// rv32x_pkg: types and constants shared by the RV32XSoC core and SoC blocks.
// It holds the ALU/multiply-divide/AMO operation encodings, the decoded
// control bundle that travels down the five-stage pipeline, the simple
// request/acknowledge memory bus used between the core, the caches and the
// SoC devices, CSR addresses and trap cause codes (RISC-V privileged spec).
// The bus protocol is this design's own choice: a master raises valid with a
// stable request and keeps it until the slave answers with a one-cycle ack.
package rv32x_pkg;

  typedef enum logic [3:0] {
    ALU_ADD, ALU_SUB, ALU_SLL, ALU_SLT, ALU_SLTU, ALU_XOR,
    ALU_SRL, ALU_SRA, ALU_OR, ALU_AND, ALU_PASSB
  } alu_op_e;

  typedef enum logic [2:0] {
    MD_MUL, MD_MULH, MD_MULHSU, MD_MULHU, MD_DIV, MD_DIVU, MD_REM, MD_REMU
  } md_op_e;

  typedef enum logic [3:0] {
    AMO_SWAP, AMO_ADD, AMO_XOR, AMO_AND, AMO_OR,
    AMO_MIN, AMO_MAX, AMO_MINU, AMO_MAXU
  } amo_op_e;

  typedef enum logic [2:0] {
    MEM_NONE, MEM_LOAD, MEM_STORE, MEM_AMO, MEM_LR, MEM_SC
  } mem_kind_e;

  typedef enum logic [2:0] {
    SYS_NONE, SYS_ECALL, SYS_EBREAK, SYS_MRET, SYS_SRET,
    SYS_FENCEI, SYS_SFENCE, SYS_WFI
  } sys_op_e;

  typedef enum logic [1:0] { PRV_U = 2'd0, PRV_S = 2'd1, PRV_M = 2'd3 } priv_e;

  // Decoded instruction control, produced in Decode.
  typedef struct packed {
    logic      valid_op;   // instruction is legal
    logic      rs1_used;
    logic      rs2_used;
    logic      rd_we;
    alu_op_e   alu_op;
    logic      alu_a_pc;   // operand A is the PC (AUIPC, JAL)
    logic      alu_b_imm;  // operand B is the immediate
    logic      is_branch;
    logic      is_jal;
    logic      is_jalr;
    logic [2:0] funct3;
    logic      is_md;      // M extension
    md_op_e    md_op;
    mem_kind_e mem;
    amo_op_e   amo_op;
    logic      is_csr;
    sys_op_e   sys;
    logic      is_fence;
  } ctrl_t;

  // Memory bus
  typedef struct packed {
    logic        valid;
    logic        we;
    logic [31:0] addr;
    logic [31:0] wdata;
    logic [3:0]  wstrb;
  } bus_req_t;

  typedef struct packed {
    logic        ack;
    logic [31:0] rdata;
  } bus_rsp_t;

  // Exception cause codes
  localparam logic [4:0] EXC_IMISALIGN = 5'd0;
  localparam logic [4:0] EXC_ILLEGAL   = 5'd2;
  localparam logic [4:0] EXC_BREAK     = 5'd3;
  localparam logic [4:0] EXC_LMISALIGN = 5'd4;
  localparam logic [4:0] EXC_SMISALIGN = 5'd6;
  localparam logic [4:0] EXC_ECALL_U   = 5'd8;
  localparam logic [4:0] EXC_IPF       = 5'd12;
  localparam logic [4:0] EXC_LPF       = 5'd13;
  localparam logic [4:0] EXC_SPF       = 5'd15;

  // CSR addresses
  localparam logic [11:0] CSR_SSTATUS  = 12'h100;
  localparam logic [11:0] CSR_SIE      = 12'h104;
  localparam logic [11:0] CSR_STVEC    = 12'h105;
  localparam logic [11:0] CSR_SCOUNTEREN = 12'h106;
  localparam logic [11:0] CSR_SSCRATCH = 12'h140;
  localparam logic [11:0] CSR_SEPC     = 12'h141;
  localparam logic [11:0] CSR_SCAUSE   = 12'h142;
  localparam logic [11:0] CSR_STVAL    = 12'h143;
  localparam logic [11:0] CSR_SIP      = 12'h144;
  localparam logic [11:0] CSR_SATP     = 12'h180;
  localparam logic [11:0] CSR_MSTATUS  = 12'h300;
  localparam logic [11:0] CSR_MISA     = 12'h301;
  localparam logic [11:0] CSR_MEDELEG  = 12'h302;
  localparam logic [11:0] CSR_MIDELEG  = 12'h303;
  localparam logic [11:0] CSR_MIE      = 12'h304;
  localparam logic [11:0] CSR_MTVEC    = 12'h305;
  localparam logic [11:0] CSR_MCOUNTEREN = 12'h306;
  localparam logic [11:0] CSR_MSCRATCH = 12'h340;
  localparam logic [11:0] CSR_MEPC     = 12'h341;
  localparam logic [11:0] CSR_MCAUSE   = 12'h342;
  localparam logic [11:0] CSR_MTVAL    = 12'h343;
  localparam logic [11:0] CSR_MIP      = 12'h344;
  localparam logic [11:0] CSR_MCYCLE   = 12'hB00;
  localparam logic [11:0] CSR_MINSTRET = 12'hB02;
  localparam logic [11:0] CSR_MCYCLEH  = 12'hB80;
  localparam logic [11:0] CSR_MINSTRETH= 12'hB82;
  localparam logic [11:0] CSR_CYCLE    = 12'hC00;
  localparam logic [11:0] CSR_TIME     = 12'hC01;
  localparam logic [11:0] CSR_INSTRET  = 12'hC02;
  localparam logic [11:0] CSR_CYCLEH   = 12'hC80;
  localparam logic [11:0] CSR_TIMEH    = 12'hC81;
  localparam logic [11:0] CSR_INSTRETH = 12'hC82;
  localparam logic [11:0] CSR_MHARTID  = 12'hF14;

  // Sv32 TLB entry
  typedef struct packed {
    logic        valid;
    logic [19:0] vpn;
    logic [21:0] ppn;
    logic        mega;   // 4 MiB superpage
    logic        d, a, u, x, w, r;
  } tlb_entry_t;

endpackage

* **What you are asked to do**
Return the data in full, exactly as it appears above.

* **Response box**
// rv32x_pkg: types and constants shared by the RV32XSoC core and SoC blocks.
// It holds the ALU/multiply-divide/AMO operation encodings, the decoded
// control bundle that travels down the five-stage pipeline, the simple
// request/acknowledge memory bus used between the core, the caches and the
// SoC devices, CSR addresses and trap cause codes (RISC-V privileged spec).
// The bus protocol is this design's own choice: a master raises valid with a
// stable request and keeps it until the slave answers with a one-cycle ack.
package rv32x_pkg;

  typedef enum logic [3:0] {
    ALU_ADD, ALU_SUB, ALU_SLL, ALU_SLT, ALU_SLTU, ALU_XOR,
    ALU_SRL, ALU_SRA, ALU_OR, ALU_AND, ALU_PASSB
  } alu_op_e;

  typedef enum logic [2:0] {
    MD_MUL, MD_MULH, MD_MULHSU, MD_MULHU, MD_DIV, MD_DIVU, MD_REM, MD_REMU
  } md_op_e;

  typedef enum logic [3:0] {
    AMO_SWAP, AMO_ADD, AMO_XOR, AMO_AND, AMO_OR,
    AMO_MIN, AMO_MAX, AMO_MINU, AMO_MAXU
  } amo_op_e;

  typedef enum logic [2:0] {
    MEM_NONE, MEM_LOAD, MEM_STORE, MEM_AMO, MEM_LR, MEM_SC
  } mem_kind_e;

  typedef enum logic [2:0] {
    SYS_NONE, SYS_ECALL, SYS_EBREAK, SYS_MRET, SYS_SRET,
    SYS_FENCEI, SYS_SFENCE, SYS_WFI
  } sys_op_e;

  typedef enum logic [1:0] { PRV_U = 2'd0, PRV_S = 2'd1, PRV_M = 2'd3 } priv_e;

  // Decoded instruction control, produced in Decode.
  typedef struct packed {
    logic      valid_op;   // instruction is legal
    logic      rs1_used;
    logic      rs2_used;
    logic      rd_we;
    alu_op_e   alu_op;
    logic      alu_a_pc;   // operand A is the PC (AUIPC, JAL)
    logic      alu_b_imm;  // operand B is the immediate
    logic      is_branch;
    logic      is_jal;
    logic      is_jalr;
    logic [2:0] funct3;
    logic      is_md;      // M extension
    md_op_e    md_op;
    mem_kind_e mem;
    amo_op_e   amo_op;
    logic      is_csr;
    sys_op_e   sys;
    logic      is_fence;
  } ctrl_t;

  // Memory bus
  typedef struct packed {
    logic        valid;
    logic        we;
    logic [31:0] addr;
    logic [31:0] wdata;
    logic [3:0]  wstrb;
  } bus_req_t;

  typedef struct packed {
    logic        ack;
    logic [31:0] rdata;
  } bus_rsp_t;

  // Exception cause codes
  localparam logic [4:0] EXC_IMISALIGN = 5'd0;
  localparam logic [4:0] EXC_ILLEGAL   = 5'd2;
  localparam logic [4:0] EXC_BREAK     = 5'd3;
  localparam logic [4:0] EXC_LMISALIGN = 5'd4;
  localparam logic [4:0] EXC_SMISALIGN = 5'd6;
  localparam logic [4:0] EXC_ECALL_U   = 5'd8;
  localparam logic [4:0] EXC_IPF       = 5'd12;
  localparam logic [4:0] EXC_LPF       = 5'd13;
  localparam logic [4:0] EXC_SPF       = 5'd15;

  // CSR addresses
  localparam logic [11:0] CSR_SSTATUS  = 12'h100;
  localparam logic [11:0] CSR_SIE      = 12'h104;
  localparam logic [11:0] CSR_STVEC    = 12'h105;
  localparam logic [11:0] CSR_SCOUNTEREN = 12'h106;
  localparam logic [11:0] CSR_SSCRATCH = 12'h140;
  localparam logic [11:0] CSR_SEPC     = 12'h141;
  localparam logic [11:0] CSR_SCAUSE   = 12'h142;
  localparam logic [11:0] CSR_STVAL    = 12'h143;
  localparam logic [11:0] CSR_SIP      = 12'h144;
  localparam logic [11:0] CSR_SATP     = 12'h180;
  localparam logic [11:0] CSR_MSTATUS  = 12'h300;
  localparam logic [11:0] CSR_MISA     = 12'h301;
  localparam logic [11:0] CSR_MEDELEG  = 12'h302;
  localparam logic [11:0] CSR_MIDELEG  = 12'h303;
  localparam logic [11:0] CSR_MIE      = 12'h304;
  localparam logic [11:0] CSR_MTVEC    = 12'h305;
  localparam logic [11:0] CSR_MCOUNTEREN = 12'h306;
  localparam logic [11:0] CSR_MSCRATCH = 12'h340;
  localparam logic [11:0] CSR_MEPC     = 12'h341;
  localparam logic [11:0] CSR_MCAUSE   = 12'h342;
  localparam logic [11:0] CSR_MTVAL    = 12'h343;
  localparam logic [11:0] CSR_MIP      = 12'h344;
  localparam logic [11:0] CSR_MCYCLE   = 12'hB00;
  localparam logic [11:0] CSR_MINSTRET = 12'hB02;
  localparam logic [11:0] CSR_MCYCLEH  = 12'hB80;
  localparam logic [11:0] CSR_MINSTRETH= 12'hB82;
  localparam logic [11:0] CSR_CYCLE    = 12'hC00;
  localparam logic [11:0] CSR_TIME     = 12'hC01;
  localparam logic [11:0] CSR_INSTRET  = 12'hC02;
  localparam logic [11:0] CSR_CYCLEH   = 12'hC80;
  localparam logic [11:0] CSR_TIMEH    = 12'hC81;
  localparam logic [11:0] CSR_INSTRETH = 12'hC82;
  localparam logic [11:0] CSR_MHARTID  = 12'hF14;

  // Sv32 TLB entry
  typedef struct packed {
    logic        valid;
    logic [19:0] vpn;
    logic [21:0] ppn;
    logic        mega;   // 4 MiB superpage
    logic        d, a, u, x, w, r;
  } tlb_entry_t;

endpackage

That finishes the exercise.